Hi there, how much savings do you need in your bank account if you earn just under £18,600..e.g. £17,000?


----------



## nyclon (Apr 3, 2011)

Sel said:


> Hi there, how much savings do you need in your bank account if you earn just under £18,600..e.g. £17,000?


£20,000

The shortfall of £1600*2.5 plus a base savings of £16,000.


----------



## Sel (Mar 17, 2013)

a balance of £20,000 if you earn under £17.000 and how much savings do you need if you own exactly £18.600??


----------



## Sel (Mar 17, 2013)

nyclon said:


> £20,000
> 
> The shortfall of £1600*2.5 plus a base savings of £16,000.



Ok, thank you. so altogether £20.000, how much savings do you need if you meet the requirement?


----------



## WestCoastCanadianGirl (Mar 17, 2012)

Sel said:


> Hi there, how much savings do you need in your bank account if you earn just under £18,600..e.g. £17,000?

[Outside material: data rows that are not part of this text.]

// par_mult32_top: 32x32 unsigned multiplier with parallelism added inside
// the array, for running at a lowered supply voltage at the original clock
// rate. The product is formed by part_multiplier (four 16x16 multipliers,
// each four 8x8, each four 4x4 array multipliers, with a small adder network
// at each level). The combinational multiplier sits between an input
// register and an output register, so its delay is a register-to-register
// path that sets the clock period; these two registers, the valid bit and
// the reset are this design's choice, the document treats the multiplier as
// a combinational block.
// Timing: operands presented with in_valid at clock edge t give p and
// out_valid after edge t+1 (two-cycle latency, one product per cycle).
// Reset (asynchronous, active low) clears the registers.
module par_mult32_top #(
  parameter int unsigned W       = 32,
  parameter int unsigned LEAF_W  = 4,
  parameter bit          USE_CLA = 1'b1
) (
  input  logic           clk,
  input  logic           rst_n,
  input  logic           in_valid,
  input  logic [W-1:0]   a,
  input  logic [W-1:0]   b,
  output logic           out_valid,
  output logic [2*W-1:0] p
);
  logic [W-1:0]   a_q, b_q;
  logic           v_q;
  logic [2*W-1:0] prod;

  always_ff @(posedge clk or negedge rst_n) begin
    if (!rst_n) begin
      a_q <= '0;
      b_q <= '0;
      v_q <= 1'b0;
    end else begin
      v_q <= in_valid;
      if (in_valid) begin
        a_q <= a;
        b_q <= b;
      end
    end
  end

  part_multiplier #(.W(W), .LEAF_W(LEAF_W), .USE_CLA(USE_CLA)) u_mult (
    .a(a_q), .b(b_q), .p(prod));

  always_ff @(posedge clk or negedge rst_n) begin
    if (!rst_n) begin
      p         <= '0;
      out_valid <= 1'b0;
    end else begin
      out_valid <= v_q;
      if (v_q) p <= prod;
    end
  end
endmodule
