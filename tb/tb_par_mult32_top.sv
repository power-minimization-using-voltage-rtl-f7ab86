// tb_par_mult32_top: end-to-end test of the 32x32 multiplier at its default
// parameters. Operands come from two 32-bit Galois LFSRs (taps 32,22,2,1),
// mixed with directed corner cases, including the all-zeros then all-ones
// sequence; in_valid is dropped at random to leave gaps. A scoreboard
// checks every product and that it appears exactly two clock cycles after
// its operands, that no extra results appear and that p holds during gaps.
// From the operands alone the testbench also counts, at the top level of
// the tree, how often each carry mechanism of the adder network fires (the
// carry-select increment of the right pair, the left-pair carry, the carry
// into the CLA, the CLA carry out, the carry of the single full adder into
// the top incrementer, and both carries entering that full adder at once),
// plus input gaps and a reset in mid-stream, and fails if any never
// occurred. Prints TB_RESULT.
module tb_par_mult32_top;
  localparam int NVEC = 20000;

  logic        clk = 1'b0;
  logic        rst_n;
  logic        in_valid;
  logic [31:0] a, b;
  logic        out_valid;
  logic [63:0] p;

  int checks = 0, failures = 0;
  int n_cr = 0, n_cl = 0, n_c0 = 0, n_ccla = 0, n_topc = 0, n_both = 0;
  int n_gap = 0, n_reset = 0;

  par_mult32_top dut (
    .clk(clk), .rst_n(rst_n), .in_valid(in_valid), .a(a), .b(b),
    .out_valid(out_valid), .p(p));

  always #5 clk = ~clk;

  // watchdog
  initial begin
    repeat (NVEC * 3 + 1000) @(posedge clk);
    failures++;
    $display("watchdog expired");
    $display("TB_RESULT checks=%0d failures=%0d", checks, failures);
    $finish;
  end

  function automatic logic [31:0] lfsr_next(input logic [31:0] s);
    return s[0] ? ((s >> 1) ^ 32'h8020_0003) : (s >> 1);
  endfunction

  // count the carry events of the top-level adder network for a*b
  task automatic count_events(input logic [31:0] x, input logic [31:0] y);
    logic [31:0] q_ll, q_hl, q_lh, q_hh;
    logic [16:0] mid_r, mid_l, lo_f, hi_f;
    q_ll  = 32'(x[15:0])  * 32'(y[15:0]);
    q_hl  = 32'(x[31:16]) * 32'(y[15:0]);
    q_lh  = 32'(x[15:0])  * 32'(y[31:16]);
    q_hh  = 32'(x[31:16]) * 32'(y[31:16]);
    mid_r = 17'(q_ll[31:16]) + 17'(q_hl[15:0]);
    mid_l = 17'(q_lh[31:16]) + 17'(q_hh[15:0]);
    lo_f  = 17'(q_lh[15:0]) + 17'(mid_r[15:0]);
    hi_f  = 17'(mid_l[15:0]) + 17'(q_hl[31:16] + 16'(mid_r[16])) + 17'(lo_f[16]);
    n_cr   += int'(mid_r[16]);
    n_cl   += int'(mid_l[16]);
    n_c0   += int'(lo_f[16]);
    n_ccla += int'(hi_f[16]);
    n_topc += int'((int'(q_hh[16]) + int'(mid_l[16]) + int'(hi_f[16])) >= 2);
    n_both += int'(mid_l[16] && hi_f[16]);
  endtask

  // scoreboard: expected product and the cycle it must appear in
  logic [63:0] exp_q [$];
  longint      due_q [$];
  longint      cycle = 0;
  logic [63:0] last_p = '0;

  always @(posedge clk) cycle <= cycle + 1;

  always @(negedge clk) begin
    if (rst_n) begin
      if (out_valid) begin
        checks++;
        if (exp_q.size() == 0) begin
          failures++;
          $display("FAIL unexpected result %h at cycle %0d", p, cycle);
        end else begin
          if (p != exp_q[0] || cycle != due_q[0]) begin
            failures++;
            $display("FAIL cycle %0d: p=%h expected %h due at cycle %0d",
                     cycle, p, exp_q[0], due_q[0]);
          end
          void'(exp_q.pop_front());
          void'(due_q.pop_front());
        end
        last_p = p;
      end else begin
        checks++;
        if (p != last_p) begin
          failures++;
          $display("FAIL p changed without out_valid at cycle %0d", cycle);
        end
      end
    end
  end

  task automatic drive(input logic v, input logic [31:0] x, input logic [31:0] y);
    @(negedge clk);
    in_valid = v;
    a = x;
    b = y;
    if (v) begin
      exp_q.push_back(64'(x) * 64'(y));
      due_q.push_back(cycle + 2);   // sampled at the next edge, out one edge later
      count_events(x, y);
    end else begin
      n_gap++;
    end
  endtask

  initial begin
    logic [31:0] s1, s2;
    s1 = 32'h1234_5678;
    s2 = 32'hCAFE_F00D;
    rst_n    = 1'b0;
    in_valid = 1'b0;
    a = '0;
    b = '0;
    repeat (3) @(negedge clk);
    checks++;
    if (out_valid !== 1'b0 || p !== '0) begin
      failures++;
      $display("FAIL outputs not cleared by reset");
    end
    rst_n = 1'b1;

    // directed: all zeros, then all ones, then corners
    drive(1'b1, '0, '0);
    drive(1'b1, '1, '1);
    drive(1'b1, '1, 32'd1);
    drive(1'b1, 32'hFFFF_0000, 32'h0000_FFFF);
    drive(1'b1, 32'h8000_0000, 32'h8000_0000);

    for (int i = 0; i < NVEC; i++) begin
      s1 = lfsr_next(s1);
      s2 = lfsr_next(lfsr_next(s2));
      drive(($urandom % 8) != 0, s1, s2);
      if (i == NVEC / 2) begin
        // reset in mid-stream: results in flight are dropped
        @(negedge clk);
        in_valid = 1'b0;
        rst_n    = 1'b0;
        exp_q.delete();
        due_q.delete();
        last_p = '0;
        n_reset++;
        @(negedge clk);
        checks++;
        if (out_valid !== 1'b0 || p !== '0) begin
          failures++;
          $display("FAIL outputs not cleared by mid-stream reset");
        end
        rst_n = 1'b1;
      end
    end
    drive(1'b0, '0, '0);
    repeat (4) @(negedge clk);

    checks++;
    if (exp_q.size() != 0) begin
      failures++;
      $display("FAIL %0d results never appeared", exp_q.size());
    end
    $display("events: right-pair carry select %0d, left-pair carry %0d, carry into CLA %0d, CLA carry %0d, top FA carry %0d, both carries into top FA %0d, input gaps %0d, resets %0d",
             n_cr, n_cl, n_c0, n_ccla, n_topc, n_both, n_gap, n_reset);
    checks++;
    if (n_cr == 0 || n_cl == 0 || n_c0 == 0 || n_ccla == 0 || n_topc == 0 ||
        n_both == 0 || n_gap == 0 || n_reset == 0) begin
      failures++;
      $display("FAIL some mechanism never occurred");
    end
    $display("TB_RESULT checks=%0d failures=%0d", checks, failures);
    $finish;
  end
endmodule
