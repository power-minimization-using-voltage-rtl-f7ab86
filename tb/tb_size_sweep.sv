// tb_size_sweep: runs the three multiplier sizes that are compared in delay,
// 8x8, 16x16 and 32x32, each both as a partitioned multiplier (tree of 4x4
// arrays with the CLA) and as a conventional array multiplier of the same
// size. Each pair first gets the all-zeros to all-ones operand transition
// used for circuit-level delay measurement, then a stream of LFSR operands
// of the kind used for power estimation. Both implementations are checked
// against integer multiplication and against each other. The design here is
// combinational, so the test checks function only; delay and power need a
// gate-level or circuit-level model. Prints TB_RESULT.
module tb_size_sweep;
  logic [31:0] a, b;
  logic [15:0] pp8, pa8;
  logic [31:0] pp16, pa16;
  logic [63:0] pp32, pa32;
  int          checks = 0, failures = 0;

  part_multiplier  #(.W(8))            u_par8  (.a(a[7:0]),  .b(b[7:0]),  .p(pp8));
  array_multiplier #(.N(8),  .M(8))    u_arr8  (.a(a[7:0]),  .b(b[7:0]),  .p(pa8));
  part_multiplier  #(.W(16))           u_par16 (.a(a[15:0]), .b(b[15:0]), .p(pp16));
  array_multiplier #(.N(16), .M(16))   u_arr16 (.a(a[15:0]), .b(b[15:0]), .p(pa16));
  part_multiplier                      u_par32 (.a(a),       .b(b),        .p(pp32));
  array_multiplier #(.N(32), .M(32))   u_arr32 (.a(a),       .b(b),        .p(pa32));

  function automatic logic [31:0] lfsr_next(input logic [31:0] s);
    return s[0] ? ((s >> 1) ^ 32'h8020_0003) : (s >> 1);
  endfunction

  task automatic apply(input logic [31:0] x, input logic [31:0] y);
    a = x;
    b = y;
    #1;
    checks += 3;
    if (pp8 != 16'(x[7:0]) * 16'(y[7:0]) || pa8 != pp8) begin
      failures++;
      $display("FAIL 8x8 %h*%h par=%h arr=%h", x[7:0], y[7:0], pp8, pa8);
    end
    if (pp16 != 32'(x[15:0]) * 32'(y[15:0]) || pa16 != pp16) begin
      failures++;
      $display("FAIL 16x16 %h*%h par=%h arr=%h", x[15:0], y[15:0], pp16, pa16);
    end
    if (pp32 != 64'(x) * 64'(y) || pa32 != pp32) begin
      failures++;
      $display("FAIL 32x32 %h*%h par=%h arr=%h", x, y, pp32, pa32);
    end
  endtask

  initial begin
    #1000000;
    failures++;
    $display("watchdog expired");
    $display("TB_RESULT checks=%0d failures=%0d", checks, failures);
    $finish;
  end

  initial begin
    logic [31:0] s1, s2;
    apply('0, '0);
    apply('1, '1);
    s1 = 32'hACE1_2468;
    s2 = 32'h1357_BDF0;
    for (int i = 0; i < 10000; i++) begin
      s1 = lfsr_next(s1);
      s2 = lfsr_next(lfsr_next(s2));
      apply(s1, s2);
    end
    $display("TB_RESULT checks=%0d failures=%0d", checks, failures);
    $finish;
  end
endmodule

(_*n*_ x 2.5) + 16000 = Minimum Savings

where 

_*n*_ is the difference between your annual income and the £18600 benchmark

2.5 is the length of the first of 2 FLR(M) visas

16000 is the benchmark above which Britons are ineligible to receive public funds.

So if you earn £17k p.a. it would look like this

18600 - 17000 = *n*

1600 = _*n*_

thus

(1600 x 2.5) + 16000 = Minimum Savings

4000 + 16000 = Minimum Savings

20 000 = Minimum Savings.

You must have this in the bank for 6 months and also must provide bank statements showing this money. If the balance goes to £19999.99 for even _one day_, then the 6 month clock is reset and you must start again.

Good luck to you!


----------



## nyclon (Apr 3, 2011)

Sel said:


> Ok, thank you. so altogether £20.000, how much savings do you need if you meet the requirement?


Technically, none. If you are earning £18,600/year that covers the financial requirement.


----------



## Sel (Mar 17, 2013)

WestCoastCanadianGirl said:


> (_*n*_ x 2.5) + 16000 = Minimum Savings
> 
> where
> 
> ...



Thanks alot! I just can't believe how difficult it is to be the one you love..its like its a crime..


----------



## Sel (Mar 17, 2013)

WestCoastCanadianGirl said:


> (_*n*_ x 2.5) + 16000 = Minimum Savings
> 
> where
> 
> ...


so how much would you work out if you own £15,000??


----------



## nyclon (Apr 3, 2011)

Sel said:


> so how much would you work out if you own £15,000??



The shortfall times 2.5 plus £16000.

The formula doesn't change and the base savings doesn't change either.


----------



## Water Dragon (Jun 28, 2011)

*Does missing 1 payslip = Denial?*



2farapart said:


> Yes, a potential problem. The latest wage slip and bank statement MUST fall within 28 days of your application date. If there's a chance either will fall outside that period, you will need to delay your application until you have those too.


We have been discussing possible solutions to this, if in fact he doesn't have July's payslip prior to leaving Scotland (they come from southern England, not a local office). If we have 6 months of payslips (Jan-June) with the matching bank statements that clearly identify his direct deposits, and he can get the July bank statement that shows the July direct deposit, exactly as the other 6 months, could we write a letter of explanation in place of the payslip? Does anyone have any knowledge of a similar situation and the outcome?

If he can't get the July payslip quickly enough to make it here for the wedding, he will have to come and then return home at the end of his holiday and send it to me. That would delay my arrival in Scotland by about 3 more weeks minimum. I know that doesn't seem like much, but I sure hope we don't have to go that route.

I know that the UKBA has its rules and regulations and we are working very hard to meet every one of them. I'm just asking if everything else is very clear and correct, other than that 1 piece of paper, are we guaranteed to get denied? 

Otherwise, our only hope is either the HR office will consider issuing his pay early or the normal day will occur prior to the end of the month as they sometimes do. ray:

(I'm not expecting special treatment and if I'm asking a redundant question, or one whose answer should be obvious, I apologize in advance. Just trying to see if there are any other possible options. Thanks!)


----------



## 2farapart (Aug 18, 2011)

We can't say that you're 'guaranteed to be denied'. However, I recall a recent refusal where one of the reasons stated was because this rule was broken.

Experience with recent results tells us that UKBA is failing any application that doesn't meet every stated rule (and the 'within 28 days' is a stated rule). It's up to you at the end of the day (we're not UKBA at all), but you could risk jeopardising the money you're spending and having a visa refusal on your records if it goes wrong (which in turn makes your next application more complex).


----------



## Water Dragon (Jun 28, 2011)

*Not willing to gamble $1600*

I was afraid of that.....and no, I'm not willing to gamble $1600 and future problems. I guess we will have to wait and see how it all falls out. So far, each hurdle has been managed, so I'm going to try to keep positive that this one will too.

You all have no idea how much your patience and help is appreciated. So many families are impacted by this process, and your advice and input definitely helps to tip the scales in our favor in many cases. Thank you!


----------